### What to work on:
Your answer should consist of each line below that includes the word "assign".

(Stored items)
Content starts
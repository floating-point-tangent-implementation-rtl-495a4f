// tb_tan_near_pi2_lut: reads all 256 entries of the near-pi/2 table. For
// index k the input is the binary32 value in 0x3FC90EDC..0x3FC90FDB whose low
// byte is k; the expected entry is tan() of that value in double precision,
// rounded to binary32. Also checks that the last entry (pi/2 rounded up) is
// negative and the first one positive. Results 3 cycles after the address.
module tb_tan_near_pi2_lut;
  import tb_fp_ref_pkg::*;

  localparam int LAT = 3;

  logic        clk = 1'b0, rst = 1'b1;
  logic [7:0]  idx = '0;
  logic [31:0] y;
  int checks = 0, failures = 0;

  tan_near_pi2_lut dut (.clk(clk), .rst(rst), .idx(idx), .y(y));
  always #5 clk = ~clk;

  initial begin
    repeat (5000) @(posedge clk);
    failures++;
    $display("TB_RESULT checks=%0d failures=%0d", checks, failures);
    $finish;
  end

  initial begin
    logic [31:0] e, v;
    repeat (3) @(posedge clk);
    @(negedge clk) rst = 1'b0;
    // walk the window in increasing order of x
    for (int k = 0; k < 256 + LAT - 1; k++) begin
      v = 32'h3FC9_0EDC + 32'(k - LAT + 1);
      if (k < 256) idx = 8'(32'h3FC9_0EDC + 32'(k));
      @(posedge clk);
      #1;
      if (k >= LAT - 1) begin
        e = to_sp($tan(from_sp(v)));
        checks++;
        if (y !== e) begin
          failures++;
          if (failures < 10) $display("FAIL x=%h expected %h got %h", v, e, y);
        end
        if (k == LAT - 1 || k == 254 + LAT) begin
          checks++;
          if (y[31] != (k != LAT - 1)) begin
            failures++;
            $display("FAIL sign of tan(%h) is %b", v, y[31]);
          end
        end
      end
      @(negedge clk);
    end
    $display("TB_RESULT checks=%0d failures=%0d", checks, failures);
    $finish;
  end
endmodule
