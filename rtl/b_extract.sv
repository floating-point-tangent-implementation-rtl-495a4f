// b_extract: produces b, the part of |X| below weight 2^-17, as a binary32
// number, so that it can enter the floating-point adders directly.
//
// Stage 1 reads a 23-bit mask from a 16-entry table indexed by the four
// least significant bits i of expX. Entry i is (2+i zeros, 21-i ones), MSB
// first: for a biased exponent 112+i it clears exactly the fraction bits of
// weight 2^-17 and above, which fixed_point_align has already placed in c
// and a. The masked fraction forms (0, expX, fracPostMask) = 2^e(1+b'), and
// an FP subtraction of (0, expX, 0) = 2^e leaves b = 2^e * b' exactly.
// The subtraction is an fp_add instance (a hard FP adder).
//
// The mask format and the exact FP subtraction follow the published
// architecture; the register after the AND is a choice.
//
// Meaningful for biased exponents 115..127. Latency 1 + ADD_LATENCY cycles,
// one input per cycle.
module b_extract #(
  parameter int unsigned ADD_LATENCY = 4
) (
  input  logic                 clk,
  input  logic                 rst,
  input  logic [7:0]           exp_x,
  input  logic [22:0]          frac_x,
  output tan_fp_pkg::fp32_t    b
);
  import tan_fp_pkg::*;

  typedef logic [15:0][22:0] mask_table_t;

  function automatic mask_table_t gen_masks();
    mask_table_t t;
    for (int i = 0; i < 16; i++) t[i] = 23'h7F_FFFF >> (2 + i);
    return t;
  endfunction

  localparam mask_table_t MASKS = gen_masks();

  fp32_t with_mask_q, base_q;

  always_ff @(posedge clk) begin
    if (rst) begin
      with_mask_q <= '0;
      base_q      <= '0;
    end else begin
      with_mask_q <= {1'b0, exp_x, frac_x & MASKS[exp_x[3:0]]};
      base_q      <= {1'b0, exp_x, 23'd0};
    end
  end

  fp_add #(.LATENCY(ADD_LATENCY)) u_sub (
    .clk(clk), .rst(rst), .a(with_mask_q), .b(base_q), .sub(1'b1), .y(b)
  );
endmodule
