// tb_b_extract: checks b, the part of |x| below weight 2^-17. The reference
// is |x| - floor(|x| * 2^17) * 2^-17 in double precision, which is exact and
// is then encoded as binary32 (zero when nothing is left). Inputs cover
// every exponent from 115 to 127 with random fractions and with fractions
// whose low bits are all zero or all one, one per cycle; results are
// expected exactly 5 cycles later.
module tb_b_extract;
  import tb_fp_ref_pkg::*;

  localparam int LAT = 5;
  localparam int N   = 5000;

  logic        clk = 1'b0, rst = 1'b1;
  logic [7:0]  e_in = '0;
  logic [22:0] f_in = '0;
  logic [31:0] b;
  int checks = 0, failures = 0;

  b_extract dut (.clk(clk), .rst(rst), .exp_x(e_in), .frac_x(f_in), .b(b));
  always #5 clk = ~clk;

  initial begin
    repeat (N + 1000) @(posedge clk);
    failures++;
    $display("TB_RESULT checks=%0d failures=%0d", checks, failures);
    $finish;
  end

  logic [31:0] exp_q[$];
  logic        live_q[$];

  always @(posedge clk) begin
    if (!rst && live_q.size() > LAT) begin
      logic [31:0] e;
      logic        live;
      e = exp_q.pop_front();
      live = live_q.pop_front();
      if (live) begin
        checks++;
        if (b !== e) begin
          failures++;
          if (failures < 10) $display("FAIL expected %h got %h", e, b);
        end
      end
    end
  end

  initial begin
    logic [31:0] v;
    real xr;
    repeat (3) @(posedge clk);
    @(negedge clk) rst = 1'b0;
    for (int i = 0; i < LAT; i++) begin
      @(negedge clk);
      exp_q.push_back('0); live_q.push_back(1'b0);
    end
    for (int i = 0; i < N; i++) begin
      v = {1'b0, 8'(115 + ($urandom % 13)), 23'($urandom)};
      if (i % 7 == 1) v[5:0] = '0;
      if (i % 7 == 2) v[17:0] = '1;
      if (i % 7 == 3) v[22:0] = '0;
      @(negedge clk);
      e_in = v[30:23]; f_in = v[22:0];
      xr = from_sp(v);
      exp_q.push_back(to_sp(xr - $floor(xr * 131072.0) / 131072.0));
      live_q.push_back(1'b1);
    end
    repeat (LAT + 2) @(posedge clk);
    $display("TB_RESULT checks=%0d failures=%0d", checks, failures);
    $finish;
  end
endmodule
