// fp_recip: reciprocal of the positive binary32 denominator D, returned with
// the sign of X attached, so that one multiplication N * (1/D) gives the
// signed tangent.
//
// D = 2^(expD-127) * (1 + fracD). recip_ppa gives r ~ 1/(1 + fracD) in
// (0.5, 1] as 24 bits of weights 2^-1..2^-24; u = r[23] is its bit of weight
// 1/2. If u is clear, r is exactly 1 and the fraction is forced to 0.
// The exponent would be 2*bias - expD, less one when r < 1; both cases are
// one subtraction from newCst = {6'b111111, ~u, u}:
//   u = 1: 253 - expD,  fraction r[22:0]
//   u = 0: 254 - expD,  fraction 0
// newCst and the forced fraction follow the published architecture; the
// reading of its two low bits as ~u, u comes from the 254 / 253 cases above.
// D must be a normal number in (0, 1] or larger finite; zero is not handled.
//
// Latency PPA_ROM_LATENCY + 2*PPA_MUL_LATENCY + 2 cycles (10 by default):
// the PPA plus one packing register. One input per cycle.
module fp_recip #(
  parameter int unsigned PPA_ROM_LATENCY = 2,
  parameter int unsigned PPA_MUL_LATENCY = 3
) (
  input  logic                 clk,
  input  logic                 rst,
  input  tan_fp_pkg::fp32_t    d,
  input  logic                 sign_in,
  output tan_fp_pkg::fp32_t    y
);
  import tan_fp_pkg::*;

  localparam int unsigned PPA_LATENCY = PPA_ROM_LATENCY + 2 * PPA_MUL_LATENCY + 1;

  logic [23:0] r;
  logic [7:0]  exp_d;
  logic        sign_d;

  recip_ppa #(.ROM_LATENCY(PPA_ROM_LATENCY), .MUL_LATENCY(PPA_MUL_LATENCY)) u_ppa (
    .clk(clk), .rst(rst), .x(d.frac), .r(r)
  );

  pipe_delay #(.WIDTH(9), .DEPTH(PPA_LATENCY)) u_exp_pipe (
    .clk(clk), .rst(rst), .d({sign_in, d.exp}), .q({sign_d, exp_d})
  );

  logic       u;
  logic [7:0] new_cst;
  assign u       = r[23];
  assign new_cst = {6'b11_1111, ~u, u};

  always_ff @(posedge clk) begin
    if (rst) y <= '0;
    else     y <= {sign_d, new_cst - exp_d, u ? r[22:0] : 23'd0};
  end
endmodule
Content ends
### Exercise output:
  assign u       = r[23];
  assign new_cst = {6'b11_1111, ~u, u};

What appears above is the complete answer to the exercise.